-- Required action --
Search the entries below for "also" and copy each matching line.

START Provided information

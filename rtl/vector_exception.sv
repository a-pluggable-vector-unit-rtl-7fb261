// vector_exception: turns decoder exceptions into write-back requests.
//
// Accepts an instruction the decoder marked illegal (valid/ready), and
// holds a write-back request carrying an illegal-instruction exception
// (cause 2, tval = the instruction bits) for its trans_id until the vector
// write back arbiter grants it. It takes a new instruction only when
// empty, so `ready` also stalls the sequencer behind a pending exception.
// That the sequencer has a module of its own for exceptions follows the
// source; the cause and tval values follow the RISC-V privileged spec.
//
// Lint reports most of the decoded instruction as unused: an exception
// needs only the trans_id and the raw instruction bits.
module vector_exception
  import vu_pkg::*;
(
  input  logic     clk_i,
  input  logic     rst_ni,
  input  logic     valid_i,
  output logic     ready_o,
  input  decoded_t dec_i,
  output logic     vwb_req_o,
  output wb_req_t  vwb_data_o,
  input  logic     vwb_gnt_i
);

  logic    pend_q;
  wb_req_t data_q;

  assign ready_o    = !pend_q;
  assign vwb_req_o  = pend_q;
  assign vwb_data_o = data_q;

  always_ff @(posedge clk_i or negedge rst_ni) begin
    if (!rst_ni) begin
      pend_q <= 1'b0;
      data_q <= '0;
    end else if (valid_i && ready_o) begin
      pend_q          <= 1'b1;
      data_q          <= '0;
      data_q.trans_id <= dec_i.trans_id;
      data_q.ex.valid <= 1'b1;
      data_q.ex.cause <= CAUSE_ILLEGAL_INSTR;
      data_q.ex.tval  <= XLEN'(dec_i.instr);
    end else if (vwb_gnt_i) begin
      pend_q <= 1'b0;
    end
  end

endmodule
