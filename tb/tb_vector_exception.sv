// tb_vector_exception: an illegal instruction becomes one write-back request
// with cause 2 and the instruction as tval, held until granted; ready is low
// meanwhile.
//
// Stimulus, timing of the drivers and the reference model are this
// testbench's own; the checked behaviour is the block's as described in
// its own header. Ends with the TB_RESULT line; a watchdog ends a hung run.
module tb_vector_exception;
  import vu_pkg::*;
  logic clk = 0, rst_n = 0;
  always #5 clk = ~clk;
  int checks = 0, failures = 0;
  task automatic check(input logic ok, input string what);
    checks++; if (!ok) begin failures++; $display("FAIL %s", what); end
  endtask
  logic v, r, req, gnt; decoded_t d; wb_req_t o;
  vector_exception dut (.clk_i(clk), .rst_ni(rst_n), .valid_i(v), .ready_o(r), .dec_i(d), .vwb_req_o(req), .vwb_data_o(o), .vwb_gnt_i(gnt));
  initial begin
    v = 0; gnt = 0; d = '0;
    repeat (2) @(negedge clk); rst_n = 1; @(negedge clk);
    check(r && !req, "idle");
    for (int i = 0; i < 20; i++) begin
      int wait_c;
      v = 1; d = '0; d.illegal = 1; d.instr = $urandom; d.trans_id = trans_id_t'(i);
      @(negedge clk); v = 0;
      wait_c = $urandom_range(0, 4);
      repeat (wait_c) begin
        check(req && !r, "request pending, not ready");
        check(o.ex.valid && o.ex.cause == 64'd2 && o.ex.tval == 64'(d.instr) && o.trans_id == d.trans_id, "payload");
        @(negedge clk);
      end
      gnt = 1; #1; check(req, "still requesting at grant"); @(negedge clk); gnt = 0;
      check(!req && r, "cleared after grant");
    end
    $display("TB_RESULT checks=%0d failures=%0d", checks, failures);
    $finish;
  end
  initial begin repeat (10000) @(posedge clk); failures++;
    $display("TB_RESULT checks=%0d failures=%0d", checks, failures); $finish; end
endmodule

END Provided information
START Provided information

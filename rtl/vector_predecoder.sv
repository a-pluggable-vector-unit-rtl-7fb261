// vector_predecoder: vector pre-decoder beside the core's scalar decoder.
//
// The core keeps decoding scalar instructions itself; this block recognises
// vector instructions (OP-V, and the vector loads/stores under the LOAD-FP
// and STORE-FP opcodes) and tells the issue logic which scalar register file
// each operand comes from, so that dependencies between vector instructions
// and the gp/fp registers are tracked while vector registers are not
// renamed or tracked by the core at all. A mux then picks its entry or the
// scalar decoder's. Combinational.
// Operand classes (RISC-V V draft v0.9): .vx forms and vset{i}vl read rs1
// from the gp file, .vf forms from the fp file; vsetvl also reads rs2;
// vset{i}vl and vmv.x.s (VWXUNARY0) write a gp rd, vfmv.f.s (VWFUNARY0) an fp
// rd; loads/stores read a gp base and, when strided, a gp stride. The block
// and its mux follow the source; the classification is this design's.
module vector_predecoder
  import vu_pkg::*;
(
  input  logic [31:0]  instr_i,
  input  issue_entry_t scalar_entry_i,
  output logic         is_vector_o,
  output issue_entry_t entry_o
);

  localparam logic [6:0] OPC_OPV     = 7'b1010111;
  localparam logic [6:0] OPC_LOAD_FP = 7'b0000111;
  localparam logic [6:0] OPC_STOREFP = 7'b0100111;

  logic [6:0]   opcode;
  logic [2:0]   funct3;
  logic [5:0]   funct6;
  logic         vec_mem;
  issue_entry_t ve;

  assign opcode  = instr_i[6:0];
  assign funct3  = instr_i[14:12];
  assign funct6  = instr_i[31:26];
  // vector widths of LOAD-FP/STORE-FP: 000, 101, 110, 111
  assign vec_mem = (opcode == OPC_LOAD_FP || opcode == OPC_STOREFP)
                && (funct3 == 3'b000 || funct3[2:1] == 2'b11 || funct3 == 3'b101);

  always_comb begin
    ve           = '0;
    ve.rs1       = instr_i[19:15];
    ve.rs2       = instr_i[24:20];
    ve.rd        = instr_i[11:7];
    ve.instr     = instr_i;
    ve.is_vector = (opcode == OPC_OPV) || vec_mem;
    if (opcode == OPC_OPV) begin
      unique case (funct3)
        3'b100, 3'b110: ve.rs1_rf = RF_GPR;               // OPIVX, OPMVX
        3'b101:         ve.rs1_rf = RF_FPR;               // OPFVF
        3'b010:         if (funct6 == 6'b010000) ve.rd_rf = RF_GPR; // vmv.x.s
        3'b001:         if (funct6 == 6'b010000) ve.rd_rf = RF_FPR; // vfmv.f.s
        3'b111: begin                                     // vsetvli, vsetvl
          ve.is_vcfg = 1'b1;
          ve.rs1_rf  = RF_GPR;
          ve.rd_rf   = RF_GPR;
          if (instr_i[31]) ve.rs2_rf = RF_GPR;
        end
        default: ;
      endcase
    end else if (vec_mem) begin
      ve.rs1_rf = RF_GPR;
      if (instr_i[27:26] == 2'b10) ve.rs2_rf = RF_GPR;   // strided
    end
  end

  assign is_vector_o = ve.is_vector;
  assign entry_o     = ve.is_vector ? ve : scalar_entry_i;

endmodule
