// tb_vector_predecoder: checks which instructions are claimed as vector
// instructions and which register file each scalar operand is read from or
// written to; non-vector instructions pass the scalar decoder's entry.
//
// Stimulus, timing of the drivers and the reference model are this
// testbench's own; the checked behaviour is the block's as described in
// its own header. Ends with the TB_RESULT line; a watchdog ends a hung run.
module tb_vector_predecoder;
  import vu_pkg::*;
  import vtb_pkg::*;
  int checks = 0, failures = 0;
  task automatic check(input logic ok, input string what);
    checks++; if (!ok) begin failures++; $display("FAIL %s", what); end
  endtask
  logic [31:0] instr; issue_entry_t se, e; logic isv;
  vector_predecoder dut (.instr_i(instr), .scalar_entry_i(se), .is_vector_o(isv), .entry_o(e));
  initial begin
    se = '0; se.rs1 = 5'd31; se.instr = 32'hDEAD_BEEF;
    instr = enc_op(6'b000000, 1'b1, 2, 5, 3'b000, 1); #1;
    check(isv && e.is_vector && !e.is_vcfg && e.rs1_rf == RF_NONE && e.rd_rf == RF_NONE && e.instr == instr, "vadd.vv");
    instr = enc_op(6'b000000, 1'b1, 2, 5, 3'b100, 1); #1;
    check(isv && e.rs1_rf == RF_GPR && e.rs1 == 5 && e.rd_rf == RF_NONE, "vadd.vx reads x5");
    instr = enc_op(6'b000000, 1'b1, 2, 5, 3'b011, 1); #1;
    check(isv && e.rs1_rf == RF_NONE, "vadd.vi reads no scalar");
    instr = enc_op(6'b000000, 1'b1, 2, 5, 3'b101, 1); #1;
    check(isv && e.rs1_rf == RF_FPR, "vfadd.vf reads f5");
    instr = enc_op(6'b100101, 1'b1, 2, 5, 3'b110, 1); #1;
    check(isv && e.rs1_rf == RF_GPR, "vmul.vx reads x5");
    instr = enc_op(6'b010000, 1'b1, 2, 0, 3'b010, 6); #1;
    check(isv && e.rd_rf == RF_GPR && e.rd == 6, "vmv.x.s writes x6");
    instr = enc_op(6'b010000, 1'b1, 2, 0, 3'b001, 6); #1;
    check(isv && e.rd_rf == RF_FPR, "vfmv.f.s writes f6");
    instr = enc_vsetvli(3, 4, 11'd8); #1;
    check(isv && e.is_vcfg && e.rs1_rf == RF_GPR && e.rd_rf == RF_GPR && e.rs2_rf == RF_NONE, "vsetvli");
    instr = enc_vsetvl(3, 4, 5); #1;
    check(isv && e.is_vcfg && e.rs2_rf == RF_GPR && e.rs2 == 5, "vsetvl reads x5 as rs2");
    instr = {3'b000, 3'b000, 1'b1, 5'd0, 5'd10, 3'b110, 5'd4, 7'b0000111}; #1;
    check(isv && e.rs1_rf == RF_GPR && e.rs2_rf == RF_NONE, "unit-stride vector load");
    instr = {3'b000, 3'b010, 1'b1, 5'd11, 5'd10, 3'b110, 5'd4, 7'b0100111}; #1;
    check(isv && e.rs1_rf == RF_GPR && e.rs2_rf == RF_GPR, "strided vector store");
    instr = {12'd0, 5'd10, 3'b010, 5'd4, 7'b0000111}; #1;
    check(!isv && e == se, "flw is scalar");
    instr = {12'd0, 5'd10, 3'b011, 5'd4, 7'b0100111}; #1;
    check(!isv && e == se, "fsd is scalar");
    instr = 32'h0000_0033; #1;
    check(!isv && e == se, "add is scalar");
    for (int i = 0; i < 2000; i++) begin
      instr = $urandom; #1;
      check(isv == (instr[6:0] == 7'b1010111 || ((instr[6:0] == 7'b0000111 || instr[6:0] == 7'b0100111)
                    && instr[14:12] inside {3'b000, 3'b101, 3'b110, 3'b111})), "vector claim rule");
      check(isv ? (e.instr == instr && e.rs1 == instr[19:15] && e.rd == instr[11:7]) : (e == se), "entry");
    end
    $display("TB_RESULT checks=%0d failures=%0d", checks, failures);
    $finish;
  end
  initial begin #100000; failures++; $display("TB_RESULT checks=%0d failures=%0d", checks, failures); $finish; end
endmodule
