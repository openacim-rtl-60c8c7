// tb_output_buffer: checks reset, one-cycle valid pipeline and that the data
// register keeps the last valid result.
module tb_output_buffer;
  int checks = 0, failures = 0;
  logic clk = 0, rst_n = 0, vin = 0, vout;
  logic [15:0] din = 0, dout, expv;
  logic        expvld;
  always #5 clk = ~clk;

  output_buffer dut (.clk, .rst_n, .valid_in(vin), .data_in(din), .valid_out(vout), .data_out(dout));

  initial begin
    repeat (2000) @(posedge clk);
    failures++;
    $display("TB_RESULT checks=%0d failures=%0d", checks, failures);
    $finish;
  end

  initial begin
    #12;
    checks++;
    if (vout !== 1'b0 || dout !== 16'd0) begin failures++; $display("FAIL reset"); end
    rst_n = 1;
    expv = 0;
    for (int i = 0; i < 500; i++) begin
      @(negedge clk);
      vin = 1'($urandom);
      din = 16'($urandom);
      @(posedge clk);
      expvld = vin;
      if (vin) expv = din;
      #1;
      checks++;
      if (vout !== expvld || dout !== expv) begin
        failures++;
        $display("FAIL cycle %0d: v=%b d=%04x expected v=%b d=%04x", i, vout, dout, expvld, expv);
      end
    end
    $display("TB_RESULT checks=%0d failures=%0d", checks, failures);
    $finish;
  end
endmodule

END Provided information
START Provided information

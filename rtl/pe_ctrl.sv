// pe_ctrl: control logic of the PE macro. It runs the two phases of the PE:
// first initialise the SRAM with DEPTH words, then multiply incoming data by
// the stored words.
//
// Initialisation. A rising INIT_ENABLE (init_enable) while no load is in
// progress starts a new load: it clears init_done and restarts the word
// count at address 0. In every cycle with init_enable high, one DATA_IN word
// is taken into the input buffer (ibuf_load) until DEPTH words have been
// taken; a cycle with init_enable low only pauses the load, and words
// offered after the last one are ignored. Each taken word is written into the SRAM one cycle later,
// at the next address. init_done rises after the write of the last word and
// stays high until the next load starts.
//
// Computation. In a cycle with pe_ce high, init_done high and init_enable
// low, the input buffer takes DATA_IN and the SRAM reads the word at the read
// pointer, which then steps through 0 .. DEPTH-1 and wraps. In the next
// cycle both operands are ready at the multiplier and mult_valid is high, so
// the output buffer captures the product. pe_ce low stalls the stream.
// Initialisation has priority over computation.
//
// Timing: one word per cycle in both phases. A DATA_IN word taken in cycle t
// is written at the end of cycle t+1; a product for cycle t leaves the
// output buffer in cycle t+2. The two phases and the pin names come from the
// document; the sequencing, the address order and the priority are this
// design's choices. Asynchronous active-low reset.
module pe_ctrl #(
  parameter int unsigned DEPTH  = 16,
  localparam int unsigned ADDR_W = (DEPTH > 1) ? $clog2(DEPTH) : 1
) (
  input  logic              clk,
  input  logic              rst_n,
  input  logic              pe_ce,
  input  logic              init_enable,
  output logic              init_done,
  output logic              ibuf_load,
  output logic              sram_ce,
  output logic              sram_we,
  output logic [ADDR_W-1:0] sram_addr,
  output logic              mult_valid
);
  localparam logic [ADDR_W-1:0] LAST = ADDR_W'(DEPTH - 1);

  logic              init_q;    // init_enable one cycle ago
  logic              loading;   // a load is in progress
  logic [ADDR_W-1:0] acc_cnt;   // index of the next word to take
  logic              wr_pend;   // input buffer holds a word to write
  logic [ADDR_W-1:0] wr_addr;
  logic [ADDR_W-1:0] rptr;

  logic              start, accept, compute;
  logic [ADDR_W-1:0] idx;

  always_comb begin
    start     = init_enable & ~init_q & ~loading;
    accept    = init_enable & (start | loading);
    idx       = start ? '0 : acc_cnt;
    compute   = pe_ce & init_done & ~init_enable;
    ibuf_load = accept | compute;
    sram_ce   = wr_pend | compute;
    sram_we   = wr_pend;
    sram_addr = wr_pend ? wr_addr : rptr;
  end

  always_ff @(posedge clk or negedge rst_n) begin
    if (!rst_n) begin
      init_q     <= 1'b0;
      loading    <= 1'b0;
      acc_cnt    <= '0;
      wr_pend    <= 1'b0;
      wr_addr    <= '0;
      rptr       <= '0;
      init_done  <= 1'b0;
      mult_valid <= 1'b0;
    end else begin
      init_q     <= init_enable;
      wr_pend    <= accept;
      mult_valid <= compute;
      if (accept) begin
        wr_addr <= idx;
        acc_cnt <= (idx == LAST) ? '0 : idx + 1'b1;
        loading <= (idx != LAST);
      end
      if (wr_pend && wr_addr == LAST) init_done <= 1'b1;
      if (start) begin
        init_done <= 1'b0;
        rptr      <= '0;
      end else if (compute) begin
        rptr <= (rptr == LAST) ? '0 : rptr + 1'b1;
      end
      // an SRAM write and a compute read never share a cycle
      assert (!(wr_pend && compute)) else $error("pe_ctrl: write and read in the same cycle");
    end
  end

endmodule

END Provided information

-- Completed task --
// empty, so `ready` also stalls the sequencer behind a pending exception.
// from the gp file, .vf forms from the fp file; vsetvl also reads rs2;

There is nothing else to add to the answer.